“Where there is sorrow, there is holy ground.” (Oscar Wilde)

Ever since I began preparing for our recent Sharing Hope Bereavement Seminar I’ve been thinking a lot about sorrow. The content of the seminar was born from reading Francis Weller’s excellent book on grief and ritual, The Wild Edge of Sorrow. (https://www.amazon.com/Wild-Edge-Sorrow-Rituals-Renewal/dp/1583949763)


Weller views griefwork as standing before five gates, each summoning us to the sacred space in our loss. These gates do not offer passage through the grief journey with carefully designed stages, but rather are landmarks in an “apprenticeship with grief.” These gates are always before us, we are perpetually walking through. When we experience a painful loss these gates help us to right our relationship with sorrow. The gates are applicable to many kinds of loss, not only death loss, in fact, often a death loss raises other types of losses to the surface (marriage/divorce, loss of a job, loss of standing in community or a family, loss of physical health, loss of youth). Weller’s five gates give us a wider view, offer entry to our inner landscape, and allow a path forward.

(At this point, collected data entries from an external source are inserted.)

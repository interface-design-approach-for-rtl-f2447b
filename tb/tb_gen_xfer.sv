// tb_gen_xfer: self-checking testbench of the generic two-step transfer unit.
// A random bus issues address steps (only when d_ready allows) while a random
// control unit inserts wait states. A reference model of the one-deep data
// step predicts, every cycle, which transfer must be in its data step, the
// value of d_ready, and the data paths. A second phase issues an address step
// every cycle with no wait states and checks that N transfers complete in
// N + 1 cycles (address step overlapped with the previous data step).
module tb_gen_xfer;
  import fgdta_pkg::*;

  logic          clk = 1'b0;
  logic          rst_n = 1'b0;
  bus_ctrl_in_t  a_ctrl, x_ctrl;
  bus_ctrl_out_t x_rsp;
  logic [31:0]   d_wdata, d_rdata, x_wdata, x_rdata;
  logic          d_ready, d_active;

  int checks = 0, failures = 0;

  gen_xfer dut (.*);

  always #5 clk = ~clk;

  initial begin : watchdog
    repeat (20000) @(posedge clk);
    failures++;
    $display("TB_RESULT checks=%0d failures=%0d", checks, failures);
    $finish;
  end

  task automatic check(input bit cond, input string what);
    checks++;
    if (!cond) begin
      failures++;
      $display("FAIL %s at %0t", what, $time);
    end
  endtask

  bus_ctrl_in_t ref_q;
  int completed;

  // One cycle: drive at the falling edge, check, then predict the next state.
  task automatic cycle(input bit rand_ready, input int valid_pct);
    @(negedge clk);
    x_rsp.ready = rand_ready ? ($urandom_range(3, 0) != 0) : 1'b1;
    x_rdata     = $urandom;
    d_wdata     = $urandom;
    a_ctrl      = '0;
    #1;
    check(d_ready == (!ref_q.sel || x_rsp.ready), "d_ready");
    check(d_active == ref_q.sel, "d_active");
    check(x_ctrl.sel == ref_q.sel, "data step select");
    if (ref_q.sel) begin
      check(x_ctrl.write == ref_q.write && x_ctrl.addr == ref_q.addr, "data step control");
      check(x_wdata == d_wdata && d_rdata == x_rdata, "data paths");
    end
    if (ref_q.sel && x_rsp.ready) completed++;
    if ((!ref_q.sel || x_rsp.ready) && ($urandom_range(99, 0) < valid_pct)) begin
      a_ctrl.sel   = 1'b1;
      a_ctrl.write = $urandom_range(1, 0);
      a_ctrl.addr  = $urandom;
    end
    if (a_ctrl.sel) ref_q = a_ctrl;
    else if (ref_q.sel && x_rsp.ready) ref_q.sel = 1'b0;
  endtask

  initial begin
    a_ctrl = '0; x_rsp = '0; x_rdata = '0; d_wdata = '0; ref_q = '0; completed = 0;
    repeat (3) @(posedge clk);
    @(negedge clk) rst_n = 1'b1;
    // random traffic with wait states
    repeat (2000) cycle(1'b1, 60);
    repeat (3) cycle(1'b0, 0);
    check(completed > 500, "random phase made progress");
    // back-to-back transfers, no wait states: one per cycle
    completed = 0;
    repeat (50) cycle(1'b0, 100);
    cycle(1'b0, 0);
    check(completed == 50, "50 pipelined transfers in 51 cycles");
    $display("TB_RESULT checks=%0d failures=%0d", checks, failures);
    $finish;
  end
endmodule
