// fgdta_ahb: FGDTA communication interface on an AMBA AHB(-Lite) slave port.
//
// Maps the AHB pipeline onto the generic two-step transfer: an AHB address
// phase (HSEL, HTRANS NONSEQ or SEQ, HREADY high) is the address step, the
// AHB data phase is the data step, and HREADYOUT is the data-step ready. Since
// the next address phase overlaps the current data phase, back-to-back and
// burst transfers complete one word per cycle when the interface does not
// wait. IDLE and BUSY transfers are ignored. Behind the generic unit sits the
// FGDTA control unit, whose accelerator port (xdata, start, busy, ydata) is
// brought out.
//
// Choices of this design: only transfers of the full bus width are supported
// (HSIZE is checked by an assertion, not decoded); the response is always OKAY
// so HRESP is tied low; HBURST and HPROT are not needed and not ported. The
// register map and flow control are those of fgdta_ctrl: word 0 data, word 1
// status, wait states while an operand block or result is pending.
module fgdta_ahb
  import fgdta_pkg::*;
#(
  parameter int unsigned PROC_DS = fgdta_pkg::DEF_PROC_DS,
  parameter int unsigned ACC_DS  = fgdta_pkg::DEF_ACC_DS
) (
  input  logic                  hclk,
  input  logic                  hresetn,
  // AHB slave
  input  logic                  hsel,
  input  logic [DEF_ADDR_W-1:0] haddr,
  input  logic [1:0]            htrans,
  input  logic                  hwrite,
  input  logic [2:0]            hsize,
  input  logic [PROC_DS-1:0]    hwdata,
  input  logic                  hready,
  output logic                  hreadyout,
  output logic                  hresp,
  output logic [PROC_DS-1:0]    hrdata,
  // accelerator
  output logic [ACC_DS-1:0]     acc_xdata,
  output logic                  acc_start,
  input  logic                  acc_busy,
  input  logic [ACC_DS-1:0]     acc_ydata
);

  localparam logic [2:0] WORD_SIZE = 3'($clog2(PROC_DS / 8));

  bus_ctrl_in_t       a_ctrl, x_ctrl;
  bus_ctrl_out_t      x_rsp;
  logic [PROC_DS-1:0] x_wdata, x_rdata;
  logic               d_active;

  // HTRANS[1] is set for NONSEQ (2'b10) and SEQ (2'b11).
  assign a_ctrl.sel   = hsel && htrans[1] && hready;
  assign a_ctrl.write = hwrite;
  assign a_ctrl.addr  = haddr;

  gen_xfer #(.PROC_DS(PROC_DS)) u_xfer (
    .clk     (hclk),
    .rst_n   (hresetn),
    .a_ctrl  (a_ctrl),
    .d_wdata (hwdata),
    .d_ready (hreadyout),
    .d_active(d_active),
    .d_rdata (hrdata),
    .x_ctrl  (x_ctrl),
    .x_wdata (x_wdata),
    .x_rsp   (x_rsp),
    .x_rdata (x_rdata)
  );

  fgdta_ctrl #(.PROC_DS(PROC_DS), .ACC_DS(ACC_DS)) u_ctrl (
    .clk      (hclk),
    .rst_n    (hresetn),
    .x_ctrl   (x_ctrl),
    .x_wdata  (x_wdata),
    .x_rsp    (x_rsp),
    .x_rdata  (x_rdata),
    .acc_xdata(acc_xdata),
    .acc_start(acc_start),
    .acc_busy (acc_busy),
    .acc_ydata(acc_ydata)
  );

  assign hresp = 1'b0;  // OKAY

  word_transfers_only : assert property (
    @(posedge hclk) disable iff (!hresetn) a_ctrl.sel |-> hsize == WORD_SIZE)
    else $error("fgdta_ahb: only full-width transfers are supported");

  // A stretched data phase keeps its transfer.
  wait_state_holds : assert property (
    @(posedge hclk) disable iff (!hresetn) (d_active && !hreadyout) |=> d_active);

endmodule
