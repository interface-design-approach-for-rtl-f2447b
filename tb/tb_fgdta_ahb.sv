// tb_fgdta_ahb: self-checking testbench of the FGDTA interface on AHB, with a
// 32-bit bus and a 64-bit accelerator model of latency LAT.
// Checks: results of random blocks written and read back in one pipelined
// sequence; the wait states of the first result read (1 + LAT + 2 cycles after
// the last operand word); the sequence length; one transfer per cycle for a
// burst of status reads (the AHB rate); the write stall when a second block is
// queued; that IDLE transfers and unselected transfers are ignored.
module tb_fgdta_ahb;
  import fgdta_pkg::*;
  localparam int unsigned LAT = 4;

  logic        clk = 1'b0;
  logic        rst_n = 1'b0;
  logic        hsel, hwrite, hreadyout, hresp, acc_start, acc_busy;
  logic [31:0] haddr, hwdata, hrdata;
  logic [1:0]  htrans;
  logic [2:0]  hsize;
  logic [63:0] acc_xdata, acc_ydata;
  int          n_start, n_proto_err;
  int          checks = 0, failures = 0;

  always #5 clk = ~clk;

  fgdta_ahb dut (
    .hclk(clk), .hresetn(rst_n), .hsel, .haddr, .htrans, .hwrite, .hsize, .hwdata,
    .hready(hreadyout), .hreadyout, .hresp, .hrdata,
    .acc_xdata, .acc_start, .acc_busy, .acc_ydata);

  acc_model #(.W(64), .LAT(LAT)) u_acc (
    .clk, .rst_n, .xdata(acc_xdata), .start(acc_start), .busy(acc_busy),
    .ydata(acc_ydata), .n_start, .n_proto_err);

  ahb_master #(.DW(32)) m (.clk, .hsel, .haddr, .htrans, .hwrite, .hsize, .hwdata,
                           .hready(hreadyout), .hrdata);

  initial begin : watchdog
    repeat (20000) @(posedge clk);
    failures++;
    $display("TB_RESULT checks=%0d failures=%0d", checks, failures);
    $finish;
  end

  task automatic check(input bit cond, input string what);
    checks++;
    if (!cond) begin
      failures++;
      $display("FAIL %s at %0t", what, $time);
    end
  endtask

  function automatic logic [63:0] ref_op(input logic [63:0] x);
    return {x[63:32] + x[31:0], x[63:32] - x[31:0]};
  endfunction

  localparam logic [31:0] BASE = 32'h8000_0100;
  localparam logic [31:0] DATA = BASE;
  localparam logic [31:0] STAT = BASE + 4;

  initial begin
    logic [63:0] a, b, r;
    int cyc, ww, wr;
    repeat (3) @(posedge clk);
    rst_n = 1'b1;
    repeat (2) @(posedge clk);

    // write one block and read the result in one pipelined sequence
    for (int n = 0; n < 10; n++) begin
      a = {$urandom, $urandom};
      m.push(1, DATA, a[31:0]);
      m.push(1, DATA, a[63:32]);
      m.push(0, DATA, '0);
      m.push(0, DATA, '0);
      m.run(cyc, ww, wr);
      r[31:0]  = m.rdata_q.pop_front();
      r[63:32] = m.rdata_q.pop_front();
      check(r == ref_op(a), "block result");
      check(ww == 0, "operand writes without wait");
      check(wr == 1 + LAT + 2, $sformatf("read waits %0d", wr));
      check(cyc == 5 + wr, $sformatf("sequence length %0d", cyc));
      check(hresp == 1'b0, "OKAY response");
    end

    // AHB rate: a burst of 16 status reads completes in 17 cycles
    for (int i = 0; i < 16; i++) m.push(0, STAT, '0);
    m.run(cyc, ww, wr);
    check(cyc == 17 && wr == 0, $sformatf("16 status reads in %0d cycles", cyc));
    for (int i = 0; i < 16; i++) begin
      r[31:0] = m.rdata_q.pop_front();
      check(r[3:0] == 4'b0000, "idle status");
    end

    // two blocks queued: the second block's first word waits
    a = {$urandom, $urandom};
    b = {$urandom, $urandom};
    m.push(1, DATA, a[31:0]); m.push(1, DATA, a[63:32]);
    m.push(1, DATA, b[31:0]); m.push(1, DATA, b[63:32]);
    m.push(0, DATA, '0); m.push(0, DATA, '0);
    m.push(0, DATA, '0); m.push(0, DATA, '0);
    m.run(cyc, ww, wr);
    check(ww == 1 + LAT + 2, $sformatf("write stall %0d", ww));
    r[31:0] = m.rdata_q.pop_front(); r[63:32] = m.rdata_q.pop_front();
    check(r == ref_op(a), "first queued block");
    r[31:0] = m.rdata_q.pop_front(); r[63:32] = m.rdata_q.pop_front();
    check(r == ref_op(b), "second queued block");
    check(wr > 0, "second result waits");

    // IDLE transfers and HSEL low are ignored
    @(negedge clk);
    hsel = 1'b1; htrans = 2'b00; hwrite = 1'b1; haddr = DATA;
    @(negedge clk);
    hsel = 1'b0; htrans = 2'b10;
    @(negedge clk);
    htrans = 2'b00;
    m.push(0, STAT, '0);
    m.run(cyc, ww, wr);
    r[31:0] = m.rdata_q.pop_front();
    check(r[ST_IN_FULL] == 1'b0, "ignored transfers write nothing");
    a = {$urandom, $urandom};
    m.push(1, DATA, a[31:0]); m.push(1, DATA, a[63:32]);
    m.push(0, DATA, '0); m.push(0, DATA, '0);
    m.run(cyc, ww, wr);
    r[31:0] = m.rdata_q.pop_front(); r[63:32] = m.rdata_q.pop_front();
    check(r == ref_op(a), "block after ignored transfers");

    check(n_start == 13 && n_proto_err == 0, "accelerator starts and protocol");
    check(m.overlap_cnt > 0, "address and data phases overlapped");
    $display("TB_RESULT checks=%0d failures=%0d", checks, failures);
    $finish;
  end
endmodule
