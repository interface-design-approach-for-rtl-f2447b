// fgdta_apb: FGDTA communication interface on an AMBA APB slave port.
//
// Maps the APB transfer onto the generic two-step transfer: the setup phase
// (PSEL high, PENABLE low) is the address step and the access phase (PSEL and
// PENABLE high) is the data step, which ends in the cycle where PREADY is
// high. An APB transfer therefore takes at least two cycles, which is why this
// port moves data at half the rate of the AHB port. Behind the generic unit
// sits the FGDTA control unit, whose accelerator port is brought out.
//
// Choices of this design: PREADY (APB3) is used to add wait states while an
// operand block or a result is pending, as fgdta_ctrl decides; PSLVERR is tied
// low; full-width transfers only (no PSTRB). Register map as in fgdta_ctrl.
module fgdta_apb
  import fgdta_pkg::*;
#(
  parameter int unsigned PROC_DS = fgdta_pkg::DEF_PROC_DS,
  parameter int unsigned ACC_DS  = fgdta_pkg::DEF_ACC_DS
) (
  input  logic                  pclk,
  input  logic                  presetn,
  // APB slave
  input  logic                  psel,
  input  logic                  penable,
  input  logic [DEF_ADDR_W-1:0] paddr,
  input  logic                  pwrite,
  input  logic [PROC_DS-1:0]    pwdata,
  output logic                  pready,
  output logic                  pslverr,
  output logic [PROC_DS-1:0]    prdata,
  // accelerator
  output logic [ACC_DS-1:0]     acc_xdata,
  output logic                  acc_start,
  input  logic                  acc_busy,
  input  logic [ACC_DS-1:0]     acc_ydata
);

  bus_ctrl_in_t       a_ctrl, x_ctrl;
  bus_ctrl_out_t      x_rsp;
  logic [PROC_DS-1:0] x_wdata, x_rdata, d_rdata;
  logic               d_ready, d_active;

  assign a_ctrl.sel   = psel && !penable;
  assign a_ctrl.write = pwrite;
  assign a_ctrl.addr  = paddr;

  gen_xfer #(.PROC_DS(PROC_DS)) u_xfer (
    .clk     (pclk),
    .rst_n   (presetn),
    .a_ctrl  (a_ctrl),
    .d_wdata (pwdata),
    .d_ready (d_ready),
    .d_active(d_active),
    .d_rdata (d_rdata),
    .x_ctrl  (x_ctrl),
    .x_wdata (x_wdata),
    .x_rsp   (x_rsp),
    .x_rdata (x_rdata)
  );

  fgdta_ctrl #(.PROC_DS(PROC_DS), .ACC_DS(ACC_DS)) u_ctrl (
    .clk      (pclk),
    .rst_n    (presetn),
    .x_ctrl   (x_ctrl),
    .x_wdata  (x_wdata),
    .x_rsp    (x_rsp),
    .x_rdata  (x_rdata),
    .acc_xdata(acc_xdata),
    .acc_start(acc_start),
    .acc_busy (acc_busy),
    .acc_ydata(acc_ydata)
  );

  // PREADY and PRDATA only matter in the access phase.
  assign pready  = penable ? d_ready : 1'b1;
  assign prdata  = (psel && penable) ? d_rdata : '0;
  assign pslverr = 1'b0;

  access_follows_setup : assert property (
    @(posedge pclk) disable iff (!presetn) (psel && penable) |-> d_active)
    else $error("fgdta_apb: access phase without setup phase");

endmodule
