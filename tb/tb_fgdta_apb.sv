// tb_fgdta_apb: self-checking testbench of the FGDTA interface on APB, with a
// 32-bit bus and a 64-bit accelerator model of latency LAT.
// Checks: results of random blocks; two cycles per transfer without wait
// states (the APB rate); the access-phase wait states of a result read issued
// right after the last operand word (1 + LAT + 2 cycles, less the setup cycle
// that overlaps the computation); the write stall of a queued second block;
// PSLVERR low.
module tb_fgdta_apb;
  import fgdta_pkg::*;
  localparam int unsigned LAT = 4;

  logic        clk = 1'b0;
  logic        rst_n = 1'b0;
  logic        psel, penable, pwrite, pready, pslverr, acc_start, acc_busy;
  logic [31:0] paddr, pwdata, prdata;
  logic [63:0] acc_xdata, acc_ydata;
  int          n_start, n_proto_err;
  int          checks = 0, failures = 0;

  always #5 clk = ~clk;

  fgdta_apb dut (
    .pclk(clk), .presetn(rst_n), .psel, .penable, .paddr, .pwrite, .pwdata,
    .pready, .pslverr, .prdata,
    .acc_xdata, .acc_start, .acc_busy, .acc_ydata);

  acc_model #(.W(64), .LAT(LAT)) u_acc (
    .clk, .rst_n, .xdata(acc_xdata), .start(acc_start), .busy(acc_busy),
    .ydata(acc_ydata), .n_start, .n_proto_err);

  apb_master #(.DW(32)) m (.clk, .psel, .penable, .paddr, .pwrite, .pwdata, .pready, .prdata);

  initial begin : watchdog
    repeat (20000) @(posedge clk);
    failures++;
    $display("TB_RESULT checks=%0d failures=%0d", checks, failures);
    $finish;
  end

  task automatic check(input bit cond, input string what);
    checks++;
    if (!cond) begin
      failures++;
      $display("FAIL %s at %0t", what, $time);
    end
  endtask

  function automatic logic [63:0] ref_op(input logic [63:0] x);
    return {x[63:32] + x[31:0], x[63:32] - x[31:0]};
  endfunction

  localparam logic [31:0] DATA = 32'h8000_0200;
  localparam logic [31:0] STAT = DATA + 4;

  initial begin
    logic [63:0] a, b, r;
    logic [31:0] rd;
    int c0, c1, c2, c3;
    repeat (3) @(posedge clk);
    rst_n = 1'b1;
    repeat (2) @(posedge clk);

    for (int n = 0; n < 10; n++) begin
      a = {$urandom, $urandom};
      m.xfer(1, DATA, a[31:0], rd, c0);
      m.xfer(1, DATA, a[63:32], rd, c1);
      m.xfer(0, DATA, '0, r[31:0], c2);
      m.xfer(0, DATA, '0, r[63:32], c3);
      check(r == ref_op(a), "block result");
      check(c0 == 2 && c1 == 2 && c3 == 2, "two cycles per transfer");
      // setup cycle of the read overlaps the first computation cycle
      check(c2 == 2 + (1 + LAT + 2) - 1, $sformatf("first read took %0d cycles", c2));
      check(pslverr == 1'b0, "no slave error");
    end

    // APB rate: 16 status reads take 32 cycles
    c1 = 0;
    for (int i = 0; i < 16; i++) begin
      m.xfer(0, STAT, '0, rd, c0);
      c1 += c0;
      check(rd[3:0] == 4'b0000, "idle status");
    end
    check(c1 == 32, $sformatf("16 status reads in %0d cycles", c1));

    // two blocks queued
    a = {$urandom, $urandom};
    b = {$urandom, $urandom};
    m.xfer(1, DATA, a[31:0], rd, c0);
    m.xfer(1, DATA, a[63:32], rd, c0);
    m.xfer(1, DATA, b[31:0], rd, c0);
    check(c0 > 2, $sformatf("write stall, %0d cycles", c0));
    m.xfer(1, DATA, b[63:32], rd, c0);
    m.xfer(0, DATA, '0, r[31:0], c0);
    m.xfer(0, DATA, '0, r[63:32], c0);
    check(r == ref_op(a), "first queued block");
    m.xfer(0, DATA, '0, r[31:0], c0);
    check(c0 > 2, "second result waits");
    m.xfer(0, DATA, '0, r[63:32], c0);
    check(r == ref_op(b), "second queued block");

    check(n_start == 12 && n_proto_err == 0, "accelerator starts and protocol");
    $display("TB_RESULT checks=%0d failures=%0d", checks, failures);
    $finish;
  end
endmodule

This blog considers the third gate, the one at which we meet the sorrows of the world.


While I have relished living my entire life as a planetary pilgrim with a robust communal identity, there are times when I need to tune down the world. This happens when the sorrows of the world overcome my broken, bursting or anxious heart and I cannot embrace any more of the world’s pain. Fortunately, it is not a frequent occurrence. I have come to recognize my need to pull back as a precious time to examine the influence of the sorrows of the world on me. When we grieve, the accumulated sorrow of the losses of the world can become fused with our personal loss. Simply watching the nightly news, which I dare say is nearly 90% bad news, can distort our emotions and compound our loss.


Weller considers healthy grief as communal. While sorrow is personal, there is always a public dynamic, sorrow is always shared. Every time I say, “I’m so sorry” to a griever, I silently berate myself for saying something so obviously trite and unhelpful. But after considering Weller’s gate of the sorrows of the world, I am re-thinking this greeting. Surely, the world’s sorrow, whether it involves a stranger from Gaza experiencing famine, or the 2018 summertime rescue of the football team in Thailand, causes me to feel a deep sadness. When I walk the rail trails of Massachusetts and see litter, or gaze over a pond with trash, my heart sinks. When I experience the very real divisions in democracy or think about the latest siren call announcing an Amber alert, I mourn. I grieve every time I hear of a mass shooting. I truly am sorry for all these things and more. I genuinely care about the pain another person experiences and I do mourn the community losses. Being a citizen of the world can be dangerous to the heart and I am ever mourning at the gate of the sorrows of the world. When I experience a loss in my life, when I share a death loss with people I know personally or professionally, I sincerely am sorry for their loss. My heart breaks because theirs does. I understand what it feels like to be sad, tired, or overcome with the ache that a death loss brings. I see they are in pain, and I am sorry for their loss, recognizing it is only one of many sorrows I meet each day.


I agree with Weller that we are all apprentices, not only with grief, but with sorrow. As apprentices we must become skilled experts, standing at the gate of the world’s sorrows and our own. We pause at sorrow’s gate to open to the pains of our planet. Here we learn to honor and hold anguish even as we move through it, recommitting ourselves to grief’s healing work. Personal loss and the world’s deep sorrows teach us, encouraging growth in compassion, mercy and kindness.